Facebook stores unencrypted passwords of hundreds of millions of users — report

Facebook’s security woes seem to be in a perpetual grind. In a report, investigative cybersecurity journalist Brian Krebs through is KrebsOnSecurity learned that the social network has stored user account passwords in plain text and its employees have access to. However, Facebook said that none of the employees “abused access to this data.”

KrebsOnSecurity reported that the number of users whose passwords may have been stored range between 200 million and 600 million “searchable” by 20,000 Facebook employees and where 2,000 engineers or developers “made approximately nine million internatl queries.”

In its exclusive report, KrebsOnSecurity said these unencrypted passwords in plain text format are used by employees to build applications. It quoted a “senior Facebook employee” who is familiar with the investigation.

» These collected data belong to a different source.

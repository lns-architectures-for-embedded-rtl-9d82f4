// tb_lns_addsub_f10: the adder/subtractor regenerated at a different word
// length: K = 6, F = 10 (17-bit words). All tables are regenerated; the
// bipartite s_b table keeps its 5/5 split, so its third field grows to 6
// bits and its error grows with it.
//
// The reference model here is written for any K and F: operands are decoded
// from the parameterized word and the exact result computed in double
// precision. Checks: every result within 1.25 ulp (2^-10) of the exact
// value, with the correct sign, zero and saturation; the latency of
// exactly 4 cycles. Covers a sweep of z across the table domain for both
// operations, near cancellation and random operands.
module tb_lns_addsub_f10;
  localparam int K = 6, F = 10, LW = K + F, W = LW + 1;
  localparam int LAT = 4;
  localparam real ULP = 1.0 / real'(2 ** F);
  localparam logic [W-1:0] ZERO_W = {1'b0, 1'b1, {(LW-1){1'b0}}};
  localparam real XMAX = real'(2 ** (K - 1)) - ULP;
  localparam real XMIN = -real'(2 ** (K - 1)) + ULP;

  logic         clk = 0, rst_n = 0, in_valid = 0, sub = 0;
  logic [W-1:0] a = '0, b = '0, r;
  logic         out_valid;

  lns_addsub #(.K(K), .F(F)) dut (.*);

  always #5 clk = ~clk;

  int checks = 0, failures = 0, cycle = 0;
  real max_err = 0.0;
  typedef struct { logic [W-1:0] a, b; bit sub; int t; } op_t;
  op_t q[$];

  always @(posedge clk) cycle <= cycle + 1;

  function automatic bit is_zero(input logic [W-1:0] w);
    return w[LW-1:0] == ZERO_W[LW-1:0];
  endfunction

  function automatic real log_of(input logic [W-1:0] w);
    return real'($signed(w[LW-1:0])) * ULP;
  endfunction

  function automatic logic [W-1:0] make(input bit s, input int xcode);
    return {s, LW'(xcode)};
  endfunction

  // 1 when r is an acceptable result of a (+/-) b
  function automatic bit ok_result(input logic [W-1:0] x, input logic [W-1:0] y,
                                   input bit s, input logic [W-1:0] res, output real err);
    bit  sa, sb, rs;
    real xa, xb, mx, z, rl;
    err = 0.0;
    sa = x[W-1]; sb = y[W-1] ^ s;
    xa = log_of(x); xb = log_of(y);
    if (is_zero(x) && is_zero(y)) return is_zero(res);
    if (is_zero(x)) return res == {sb, y[LW-1:0]};
    if (is_zero(y)) return res == x;
    if (xa >= xb) begin mx = xa; z = xb - xa; rs = sa; end
    else          begin mx = xb; z = xa - xb; rs = sb; end
    if (sa == sb) rl = mx + $ln(1.0 + $pow(2.0, z)) / $ln(2.0);
    else begin
      if (z == 0.0) return res == ZERO_W;
      rl = mx + $ln(1.0 - $pow(2.0, z)) / $ln(2.0);
    end
    if (rl > XMAX + ULP) return res == {rs, 1'b0, {(LW-1){1'b1}}};
    if (rl < XMIN - ULP) return res == ZERO_W;
    if (is_zero(res)) return rl < XMIN + ULP;
    if (res[W-1] != rs) return 0;
    err = (log_of(res) > rl ? log_of(res) - rl : rl - log_of(res)) / ULP;
    return err <= 1.25;
  endfunction

  task automatic issue(input logic [W-1:0] x, input logic [W-1:0] y, input bit s);
    op_t o;
    @(negedge clk);
    in_valid = 1; a = x; b = y; sub = s;
    o.a = x; o.b = y; o.sub = s; o.t = cycle;
    q.push_back(o);
    @(posedge clk);
    #1 in_valid = 0;
  endtask

  always @(negedge clk) begin
    if (rst_n && out_valid) begin
      op_t o;
      real err;
      checks++;
      if (q.size() == 0) begin failures++; $display("FAIL: unexpected output"); end
      else begin
        o = q.pop_front();
        if (!ok_result(o.a, o.b, o.sub, r, err) || cycle - o.t != LAT) begin
          failures++;
          if (failures < 20)
            $display("FAIL: %h %s %h -> %h (err %f ulp, latency %0d)", o.a, o.sub ? "-" : "+",
                     o.b, r, err, cycle - o.t);
        end
        if (err > max_err) max_err = err;
      end
    end
  end

  initial begin : watchdog
    repeat (200000) @(posedge clk);
    failures++;
    $display("FAIL: watchdog");
    $display("TB_RESULT checks=%0d failures=%0d", checks, failures);
    $finish;
  end

  initial begin
    int x;
    repeat (3) @(posedge clk);
    rst_n = 1;
    issue(ZERO_W, make(1, 99), 1);
    issue(make(0, 4000), make(0, 4000), 1);
    issue(make(0, 2 ** (LW - 1) - 1), make(0, 2 ** (LW - 1) - 1), 0);
    issue(make(0, -(2 ** (LW - 1)) + 2), make(1, -(2 ** (LW - 1)) + 3), 0);
    for (int k = -300; k <= 300; k++) issue(make(0, 50), make(0, 50 + k), 1);
    for (int k = 0; k <= 17000; k += 5) begin
      issue(make(0, 37 - k), make(0, 37), 1);
      issue(make(1, 37), make(1, 37 - k), 0);
    end
    for (int i = 0; i < 10000; i++) begin
      x = int'($urandom_range(2 ** LW - 1, 1)) - 2 ** (LW - 1);
      issue(make(1'($urandom_range(1, 0)), x),
            make(1'($urandom_range(1, 0)), (i % 2) ? x + int'($urandom_range(400, 0)) - 200
                                                   : int'($urandom_range(2 ** LW - 1, 1)) - 2 ** (LW - 1)),
            1'($urandom_range(1, 0)));
    end
    while (q.size() != 0) @(negedge clk);
    $display("max error %f ulp", max_err);
    $display("TB_RESULT checks=%0d failures=%0d", checks, failures);
    $finish;
  end
endmodule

KrebsOnSecurity quoted a Facebook official saying that the investigating team hasn’t found any employee who intentionally accessed the passwords and used for “malicious” purposes.

In connection with this, security solutions company Sophos advised Facebook users to change their passwords even if the social media network said that there is no need to.

“It’s perfectly possible that no passwords at all fell into the hands of any crooks as a result of this,” said Paul Ducklin, senior technologist, Sophos. “But if any passwords did get into the wrong hands (and you can bet your boots that the crooks are trawling through any old data they might have right now, to see if there is anything they missed before), then you can expect them to be abused. Hashed passwords still need to be cracked before they can be used; plaintext passwords are the real deal without any further hacking or cracking needed.”

He also recommends using two-factor authentication (2FA) because it would mean that a password alone is not enough for cybercriminals to raid the account.